Copy out the full set of records. Keep every word the same.

Collected data:

━━━━━━

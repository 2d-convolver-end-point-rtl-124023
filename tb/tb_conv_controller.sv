// tb_conv_controller: self-checking test of the convolver state machine.
// Commands are presented the way the bus interface presents them: held until
// a rising edge at which modwait is low. After each command the outputs are
// compared cycle by cycle with the expected sequence:
//   coefficient load: 3 busy cycles with coeff_ld and coeff_sel 0, 1, 2;
//   sample load, window not yet full: 1 busy cycle with sample_shift;
//   sample load that fills or keeps a full window: sample_shift, convolve_en,
//   one store cycle, i.e. 3 busy cycles;
//   new row / sample complete: no busy cycle, column count cleared.
// sample_stream is compared with a column counter kept here. Random command
// sequences are run after the directed ones.
module tb_conv_controller;
  import conv_pkg::*;

  logic clk = 0, n_rst = 0;
  logic coeff_load_en, sample_load_en, new_row;
  logic modwait, sample_stream, sample_shift, convolve_en, coeff_ld;
  logic [1:0] coeff_sel;
  int checks = 0, failures = 0;
  int cols_m = 0;
  int n_conv = 0, n_row = 0, n_done = 0, n_coef = 0;

  conv_controller dut (.*);

  always #5 clk = ~clk;

  initial begin
    repeat (20000) @(posedge clk);
    failures++;
    $display("watchdog expired");
    $display("TB_RESULT checks=%0d failures=%0d", checks, failures);
    $finish;
  end

  task automatic chk(input bit cond, input string what);
    checks++;
    if (!cond) begin failures++; if (failures < 20) $display("FAIL %s at %0t", what, $time); end
  endtask

  // expected outputs in one cycle: {modwait, sample_shift, convolve_en, coeff_ld, coeff_sel}
  task automatic expect_cycle(input bit mw, input bit sh, input bit cv, input bit ld,
                              input logic [1:0] sel, input string what);
    chk(modwait === mw && sample_shift === sh && convolve_en === cv && coeff_ld === ld &&
        (!ld || coeff_sel === sel),
        $sformatf("%s: mw%b sh%b cv%b ld%b sel%0d", what, modwait, sample_shift,
                  convolve_en, coeff_ld, coeff_sel));
  endtask

  // bits: 0 load coefficients, 1 load sample column, 2 new row
  task automatic command(input logic [2:0] bits);
    @(negedge clk);
    chk(modwait === 1'b0, "idle before command");
    {new_row, sample_load_en, coeff_load_en} = bits;
    @(negedge clk);
    {new_row, sample_load_en, coeff_load_en} = '0;
    if (bits[1] && bits[2]) begin
      cols_m = 0; n_done++;
      expect_cycle(0, 0, 0, 0, 0, "complete");
    end else if (bits[0]) begin
      n_coef++;
      expect_cycle(1, 0, 0, 1, 0, "coef col 0");
      @(negedge clk) expect_cycle(1, 0, 0, 1, 1, "coef col 1");
      @(negedge clk) expect_cycle(1, 0, 0, 1, 2, "coef col 2");
      @(negedge clk) expect_cycle(0, 0, 0, 0, 0, "coef done");
    end else if (bits[2]) begin
      cols_m = 0; n_row++;
      expect_cycle(0, 0, 0, 0, 0, "new row");
    end else if (bits[1]) begin
      expect_cycle(1, 1, 0, 0, 0, "shift");
      if (cols_m < 3) cols_m++;
      if (cols_m == 3) begin
        n_conv++;
        @(negedge clk) expect_cycle(1, 0, 1, 0, 0, "convolve");
        @(negedge clk) expect_cycle(1, 0, 0, 0, 0, "store");
      end
      @(negedge clk) expect_cycle(0, 0, 0, 0, 0, "shift done");
    end
    chk(sample_stream === (cols_m == 3), $sformatf("sample_stream with %0d columns", cols_m));
  endtask

  initial begin
    coeff_load_en = 0; sample_load_en = 0; new_row = 0;
    repeat (2) @(posedge clk);
    #1 chk(modwait === 0 && sample_stream === 0 && coeff_ld === 0, "reset");
    n_rst = 1;
    command(3'b001);                       // coefficients
    repeat (5) command(3'b010);            // 3 to fill, 2 streaming
    command(3'b100);                       // new row
    repeat (4) command(3'b010);
    command(3'b110);                       // sample complete
    command(3'b010);
    command(3'b011);                       // both: coefficient load wins
    for (int i = 0; i < 400; i++) begin
      int r = $urandom % 10;
      command(r < 6 ? 3'b010 : r < 7 ? 3'b001 : r < 9 ? 3'b100 : 3'b110);
    end
    chk(n_conv > 0 && n_row > 0 && n_done > 0 && n_coef > 0, "all commands exercised");
    $display("convolutions %0d, new rows %0d, completes %0d, coefficient loads %0d",
             n_conv, n_row, n_done, n_coef);
    $display("TB_RESULT checks=%0d failures=%0d", checks, failures);
    $finish;
  end
endmodule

━━━━━━

● Response to the exercise
repository 2d-convolver-end-point-rtl-124023
filename tb/tb_conv_controller.sv
// tb_conv_controller: self-checking test of the convolver state machine.
// Commands are presented the way the bus interface presents them: held until
// a rising edge at which modwait is low. After each command the outputs are
// compared cycle by cycle with the expected sequence:
//   coefficient load: 3 busy cycles with coeff_ld and coeff_sel 0, 1, 2;
//   sample load, window not yet full: 1 busy cycle with sample_shift;
//   sample load that fills or keeps a full window: sample_shift, convolve_en,
//   one store cycle, i.e. 3 busy cycles;
//   new row / sample complete: no busy cycle, column count cleared.
// sample_stream is compared with a column counter kept here. Random command
// sequences are run after the directed ones.
module tb_conv_controller;
  import conv_pkg::*;

  logic clk = 0, n_rst = 0;
  logic coeff_load_en, sample_load_en, new_row;
  logic modwait, sample_stream, sample_shift, convolve_en, coeff_ld;
  logic [1:0] coeff_sel;
  int checks = 0, failures = 0;
  int cols_m = 0;
  int n_conv = 0, n_row = 0, n_done = 0, n_coef = 0;

  conv_controller dut (.*);

  always #5 clk = ~clk;

  initial begin
    repeat (20000) @(posedge clk);
    failures++;
    $display("watchdog expired");
    $display("TB_RESULT checks=%0d failures=%0d", checks, failures);
    $finish;
  end

  task automatic chk(input bit cond, input string what);
    checks++;
    if (!cond) begin failures++; if (failures < 20) $display("FAIL %s at %0t", what, $time); end
  endtask

  // expected outputs in one cycle: {modwait, sample_shift, convolve_en, coeff_ld, coeff_sel}
  task automatic expect_cycle(input bit mw, input bit sh, input bit cv, input bit ld,
                              input logic [1:0] sel, input string what);
    chk(modwait === mw && sample_shift === sh && convolve_en === cv && coeff_ld === ld &&
        (!ld || coeff_sel === sel),
        $sformatf("%s: mw%b sh%b cv%b ld%b sel%0d", what, modwait, sample_shift,
                  convolve_en, coeff_ld, coeff_sel));
  endtask

  // bits: 0 load coefficients, 1 load sample column, 2 new row
  task automatic command(input logic [2:0] bits);
    @(negedge clk);
    chk(modwait === 1'b0, "idle before command");
    {new_row, sample_load_en, coeff_load_en} = bits;
    @(negedge clk);
    {new_row, sample_load_en, coeff_load_en} = '0;
    if (bits[1] && bits[2]) begin
      cols_m = 0; n_done++;
      expect_cycle(0, 0, 0, 0, 0, "complete");
    end else if (bits[0]) begin
      n_coef++;
      expect_cycle(1, 0, 0, 1, 0, "coef col 0");
      @(negedge clk) expect_cycle(1, 0, 0, 1, 1, "coef col 1");
      @(negedge clk) expect_cycle(1, 0, 0, 1, 2, "coef col 2");
      @(negedge clk) expect_cycle(0, 0, 0, 0, 0, "coef done");
    end else if (bits[2]) begin
      cols_m = 0; n_row++;
      expect_cycle(0, 0, 0, 0, 0, "new row");
    end else if (bits[1]) begin
      expect_cycle(1, 1, 0, 0, 0, "shift");
      if (cols_m < 3) cols_m++;
      if (cols_m == 3) begin
        n_conv++;
        @(negedge clk) expect_cycle(1, 0, 1, 0, 0, "convolve");
        @(negedge clk) expect_cycle(1, 0, 0, 0, 0, "store");
      end
      @(negedge clk) expect_cycle(0, 0, 0, 0, 0, "shift done");
    end
    chk(sample_stream === (cols_m == 3), $sformatf("sample_stream with %0d columns", cols_m));
  endtask

  initial begin
    coeff_load_en = 0; sample_load_en = 0; new_row = 0;
    repeat (2) @(posedge clk);
    #1 chk(modwait === 0 && sample_stream === 0 && coeff_ld === 0, "reset");
    n_rst = 1;
    command(3'b001);                       // coefficients
    repeat (5) command(3'b010);            // 3 to fill, 2 streaming
    command(3'b100);                       // new row
    repeat (4) command(3'b010);
    command(3'b110);                       // sample complete
    command(3'b010);
    command(3'b011);                       // both: coefficient load wins
    for (int i = 0; i < 400; i++) begin
      int r = $urandom % 10;
      command(r < 6 ? 3'b010 : r < 7 ? 3'b001 : r < 9 ? 3'b100 : 3'b110);
    end
    chk(n_conv > 0 && n_row > 0 && n_done > 0 && n_coef > 0, "all commands exercised");
    $display("convolutions %0d, new rows %0d, completes %0d, coefficient loads %0d",
             n_conv, n_row, n_done, n_coef);
    $display("TB_RESULT checks=%0d failures=%0d", checks, failures);
    $finish;
  end
endmodule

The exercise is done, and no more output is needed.